Oral Presentation World Lake Conference 2025

Floodplain Lagoons and Groundwater Interactions Under the 2022–23 River Murray Flood (#83)

Yuyang Zhu 1 , Chenming Zhang 1 , Yuanchi Xiao 1 , Juliette Woods 2 , Jess Thompson 3 , Harald Hofmann 1 4
  1. University Of Queensland, St Lucia, QLD, Australia
  2. Department for Environment and Water, Adelaide, South Australia, Australia
  3. Murray-Darling Basin Authority, Canberra, ACT, Australia
  4. Commonwealth Scientific and Industrial Research Organisation (CSIRO), Brisbane, QLD, Australia

The Lower River Murray region in South Australia features shallow, saline aquifers that interacts with fresh river water and influence the adjacent floodplain environment. Freshwater lagoons formed by flooding and environmental watering within these floodplains provide crucial water resources for local ecosystems and serve as key components in managing and reducing floodplain salinity. In late 2022, the River Murray experienced its highest flood since 1956, inundating extensive floodplain areas, altering local hydrological conditions and creating new wetlands, billabongs and lagoons. This event provided an opportunity to observe Freshwater lagoons and their interactions with saline aquifer in a semi-arid floodplain.

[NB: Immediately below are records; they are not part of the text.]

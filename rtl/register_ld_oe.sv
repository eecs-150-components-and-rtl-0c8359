// W-bit register (default 8) with load enable and output enable.
//
// On a rising clock edge with ld high the flip-flops take d. With oe high the
// stored value appears on q and q_en is high; with oe low the outputs are
// disconnected, which this two-state model shows as q_en low and q = 0 (a
// pad or bus would turn q_en into a tri-state enable). LD, OE, D7..D0, Q7..Q0
// and CLK follow the design; the q_en representation of high impedance is a
// local choice. No reset.
module register_ld_oe #(
  parameter int unsigned W = 8
) (
  input  logic         clk,
  input  logic         ld,
  input  logic         oe,
  input  logic [W-1:0] d,
  output logic [W-1:0] q,
  output logic         q_en
);

  logic [W-1:0] ff;

  always_ff @(posedge clk) begin
    if (ld) ff <= d;
  end

  assign q    = oe ? ff : '0;
  assign q_en = oe;

endmodule
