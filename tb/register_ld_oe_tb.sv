// Self-checking testbench of the register with LD and OE: loads only on an
// edge with LD high, output shown only with OE high (q_en), random sequences
// against a model.
module register_ld_oe_tb;

  localparam int WD_CYCLES = 20000;
  int checks = 0, failures = 0;
  logic clk = 1'b0;
  always #5 clk = ~clk;

  task automatic check(input bit ok, input string msg);
    checks++;
    if (!ok) begin failures++; $display("FAIL: %s", msg); end
  endtask

  initial begin
    repeat (WD_CYCLES) @(posedge clk);
    failures++;
    $display("FAIL: watchdog");
    $display("TB_RESULT checks=%0d failures=%0d", checks, failures);
    $finish;
  end

  logic       ld, oe, q_en;
  logic [7:0] d, q, m;

  register_ld_oe dut (.clk, .ld, .oe, .d, .q, .q_en);

  initial begin
    ld = 1'b1; oe = 1'b0; d = 8'hA5;
    @(negedge clk) m = 8'hA5;
    ld = 1'b0; d = 8'h00;
    #1 check(!q_en && q == 0, "disconnected with OE low");
    oe = 1'b1;
    #1 check(q_en && q == 8'hA5, "stored value with OE high");
    @(negedge clk) check(q == 8'hA5, "holds with LD low");
    for (int i = 0; i < 2000; i++) begin
      ld = 1'($urandom); oe = 1'($urandom); d = 8'($urandom);
      #1 check(q_en == oe && q == (oe ? m : 8'h00), "output before edge");
      @(negedge clk);
      if (ld) m = d;
      check(q == (oe ? m : 8'h00), $sformatf("q=%h expected %h", q, m));
    end
    $display("TB_RESULT checks=%0d failures=%0d", checks, failures);
    $finish;
  end

endmodule
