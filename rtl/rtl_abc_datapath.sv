// Datapath for the RTL sequence regA <- IN; regB <- IN; regC <- regA + regB;
// regB <- regC.
//
// IN fans out to regA and to the regB input mux; regA and regB feed an adder
// whose output goes to regC; the regB mux selects IN (b_sel=0) or regC
// (b_sel=1). Each register loads on the rising edge when its load enable is
// high. This structure is exactly what the RTL sequence requires; the width is
// a local choice. No reset: the sequence writes every register before use.
module rtl_abc_datapath #(
  parameter int unsigned W = 8
) (
  input  logic         clk,
  input  logic [W-1:0] in_data,
  input  logic         ld_a,
  input  logic         ld_b,
  input  logic         ld_c,
  input  logic         b_sel,
  output logic [W-1:0] rega,
  output logic [W-1:0] regb,
  output logic [W-1:0] regc
);

  always_ff @(posedge clk) begin
    if (ld_a) rega <= in_data;
    if (ld_b) regb <= b_sel ? regc : in_data;
    if (ld_c) regc <= rega + regb;
  end

endmodule
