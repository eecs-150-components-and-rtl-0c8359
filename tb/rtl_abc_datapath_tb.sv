// Self-checking testbench of the regA/regB/regC datapath: random load enables,
// regB source and IN, compared with a model of the three registers.
module rtl_abc_datapath_tb;

  localparam int WD_CYCLES = 20000;
  int checks = 0, failures = 0;
  logic clk = 1'b0;
  always #5 clk = ~clk;

  task automatic check(input bit ok, input string msg);
    checks++;
    if (!ok) begin failures++; $display("FAIL: %s", msg); end
  endtask

  initial begin
    repeat (WD_CYCLES) @(posedge clk);
    failures++;
    $display("FAIL: watchdog");
    $display("TB_RESULT checks=%0d failures=%0d", checks, failures);
    $finish;
  end

  logic       ld_a, ld_b, ld_c, b_sel;
  logic [7:0] in_data, rega, regb, regc, ma, mb, mc;

  rtl_abc_datapath dut (.clk, .in_data, .ld_a, .ld_b, .ld_c, .b_sel, .rega, .regb, .regc);

  initial begin
    in_data = 8'd1; {ld_a, ld_b, ld_c, b_sel} = 4'b1100;
    @(negedge clk) {ld_a, ld_b, ld_c, b_sel} = 4'b0010;
    @(negedge clk);
    ma = 1; mb = 1; mc = 2;
    check(rega == ma && regb == mb && regc == mc, "first loads");
    for (int i = 0; i < 2000; i++) begin
      {ld_a, ld_b, ld_c, b_sel} = 4'($urandom);
      in_data = 8'($urandom);
      @(negedge clk);
      begin
        logic [7:0] na, nb, nc;
        na = ld_a ? in_data : ma;
        nb = ld_b ? (b_sel ? mc : in_data) : mb;
        nc = ld_c ? ma + mb : mc;
        ma = na; mb = nb; mc = nc;
      end
      check(rega == ma && regb == mb && regc == mc, $sformatf("cycle %0d", i));
    end
    $display("TB_RESULT checks=%0d failures=%0d", checks, failures);
    $finish;
  end

endmodule
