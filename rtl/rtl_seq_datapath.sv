// Datapath for the three-step accumulate-and-swap RTL sequence.
//
// Registers R0, R1 and ACC (W bits). Mux S2 puts R0 (0) or R1 (1) on the
// adder's second input; the adder forms ACC + S2-output. Mux S3 drives the
// register input bus with the S2 output (0) or ACC (1). Mux S0 loads R0 from
// that bus (0) or keeps R0 (1); S1 does the same for R1. ACC loads the adder
// output when ld_acc is high. init loads init_r0/init_r1/init_acc and has
// priority. Everything changes on the rising clock edge.
// The mux numbering and their inputs follow the design's datapath diagram;
// the ACC load enable and the init port are local additions (ACC must hold in
// the step where only R0 is written).
module rtl_seq_datapath #(
  parameter int unsigned W = 8
) (
  input  logic         clk,
  input  logic         s0,
  input  logic         s1,
  input  logic         s2,
  input  logic         s3,
  input  logic         ld_acc,
  input  logic         init,
  input  logic [W-1:0] init_r0,
  input  logic [W-1:0] init_r1,
  input  logic [W-1:0] init_acc,
  output logic [W-1:0] r0,
  output logic [W-1:0] r1,
  output logic [W-1:0] acc
);

  logic [W-1:0] s2_o, bus, sum;

  assign s2_o = s2 ? r1 : r0;
  assign sum  = acc + s2_o;
  assign bus  = s3 ? acc : s2_o;

  always_ff @(posedge clk) begin
    if (init) begin
      r0  <= init_r0;
      r1  <= init_r1;
      acc <= init_acc;
    end else begin
      r0 <= s0 ? r0 : bus;
      r1 <= s1 ? r1 : bus;
      if (ld_acc) acc <= sum;
    end
  end

endmodule
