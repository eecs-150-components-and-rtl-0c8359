// Self-checking testbench of the accumulate/swap datapath: applies the three
// steps of the RTL sequence through the mux selects, then random selects, and
// compares R0, R1 and ACC with a model kept here.
module rtl_seq_datapath_tb;

  localparam int WD_CYCLES = 20000;
  int checks = 0, failures = 0;
  logic clk = 1'b0;
  always #5 clk = ~clk;

  task automatic check(input bit ok, input string msg);
    checks++;
    if (!ok) begin failures++; $display("FAIL: %s", msg); end
  endtask

  initial begin
    repeat (WD_CYCLES) @(posedge clk);
    failures++;
    $display("FAIL: watchdog");
    $display("TB_RESULT checks=%0d failures=%0d", checks, failures);
    $finish;
  end

  logic       s0, s1, s2, s3, ld_acc, init;
  logic [7:0] init_r0, init_r1, init_acc, r0, r1, acc;
  logic [7:0] m0, m1, ma, s2o, bus;

  rtl_seq_datapath dut (.clk, .s0, .s1, .s2, .s3, .ld_acc, .init, .init_r0, .init_r1, .init_acc, .r0, .r1, .acc);

  initial begin
    {s0, s1, s2, s3, ld_acc} = 5'b11000;
    init = 1'b1; init_r0 = 8'd3; init_r1 = 8'd5; init_acc = 8'd10;
    @(negedge clk) init = 1'b0;
    check(r0 == 3 && r1 == 5 && acc == 10, "init");
    // ACC <- ACC + R0, R1 <- R0
    {s0, s1, s2, s3, ld_acc} = 5'b10001;
    @(negedge clk) check(acc == 13 && r1 == 3 && r0 == 3, "step 1");
    // ACC <- ACC + R1, R0 <- R1
    {s0, s1, s2, s3, ld_acc} = 5'b01101;
    @(negedge clk) check(acc == 16 && r0 == 3 && r1 == 3, "step 2");
    // R0 <- ACC
    {s0, s1, s2, s3, ld_acc} = 5'b01010;
    @(negedge clk) check(r0 == 16 && acc == 16 && r1 == 3, "step 3");
    m0 = r0; m1 = r1; ma = acc;
    for (int i = 0; i < 2000; i++) begin
      {s0, s1, s2, s3, ld_acc} = 5'($urandom);
      init = ($urandom % 16 == 0);
      init_r0 = 8'($urandom); init_r1 = 8'($urandom); init_acc = 8'($urandom);
      s2o = s2 ? m1 : m0;
      bus = s3 ? ma : s2o;
      @(negedge clk);
      if (init) begin m0 = init_r0; m1 = init_r1; ma = init_acc; end
      else begin
        if (!s0) m0 = bus;
        if (!s1) m1 = bus;
        if (ld_acc) ma = ma + s2o;
      end
      check(r0 == m0 && r1 == m1 && acc == ma, $sformatf("cycle %0d", i));
    end
    $display("TB_RESULT checks=%0d failures=%0d", checks, failures);
    $finish;
  end

endmodule
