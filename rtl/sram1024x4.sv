// Static RAM of 2**AW words x W bits (default 1024 x 4).
//
// The bidirectional data pins IO are split into io_in (driven by the outside
// when writing), io_out and io_oe (driven by the RAM when reading). Read: with
// rd high and wr low, io_out shows word a combinationally and io_oe is high.
// Write: with wr high, io_in is stored in word a on the rising clock edge, and
// the RAM does not drive IO. The contents persist until overwritten and are
// not initialised. RD/WR, A9..A0 and the 1024 x 4 organisation follow the
// design; the clocked write (the part writes asynchronously) and the split
// data pins are local choices that keep the model synthesizable.
module sram1024x4 #(
  parameter int unsigned AW = 10,
  parameter int unsigned W  = 4
) (
  input  logic          clk,
  input  logic          rd,
  input  logic          wr,
  input  logic [AW-1:0] a,
  input  logic [W-1:0]  io_in,
  output logic [W-1:0]  io_out,
  output logic          io_oe
);

  logic [W-1:0] mem [2**AW];

  always_ff @(posedge clk) begin
    if (wr) mem[a] <= io_in;
  end

  assign io_oe  = rd && !wr;
  assign io_out = io_oe ? mem[a] : '0;

endmodule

We conducted continuous surface water and groundwater monitoring at Murtho, South Australia, capturing the full life cycle of a temporary lagoon. In situ moisture monitoring and geophysical surveys (Electrical Resistivity Tomography) were applied to offer insights into soil water distribution and salinity changes. The results demonstrate that:

  1. Flood inundation resulted in the formation of multiple lagoons on the floodplain disconnected from the main river, with inflow subsequently limited to rainfall events. These fresh shallow surface water bodies remained for durations of approximately 6–10 months. Throughout the observed lagoon lifecycle, water loss was evenly divided, with approximately half lost to evaporation and the remainder infiltrating into underlying soils.
  2. Lagoon water preferentially infiltrated through desiccation cracks and vegetation root zones within the overlying low-permeability clay, initially stored as soil water. Subsequent declines in river stage and associated hydraulic head reductions of aquifer facilitated the recharge of stored soil water into the underlying floodplain groundwater.
  3. After lagoon dried, fresh soil water in the upper 1.5 m of the clay layer temporarily sustained vegetation growth until depletion by evapotranspiration. Conversely, deeper soil moisture persisted longer, becoming increasingly saline due to interaction with salts previously accumulated within the clay.

In conclusion, while lagoon inundation temporarily supported vegetation recovery and reduced near-surface salinity, the floodplain remains vulnerable to salinity risks following lagoon desiccation. Continued monitoring is essential to track post-inundation dynamics and inform adaptive salinity management.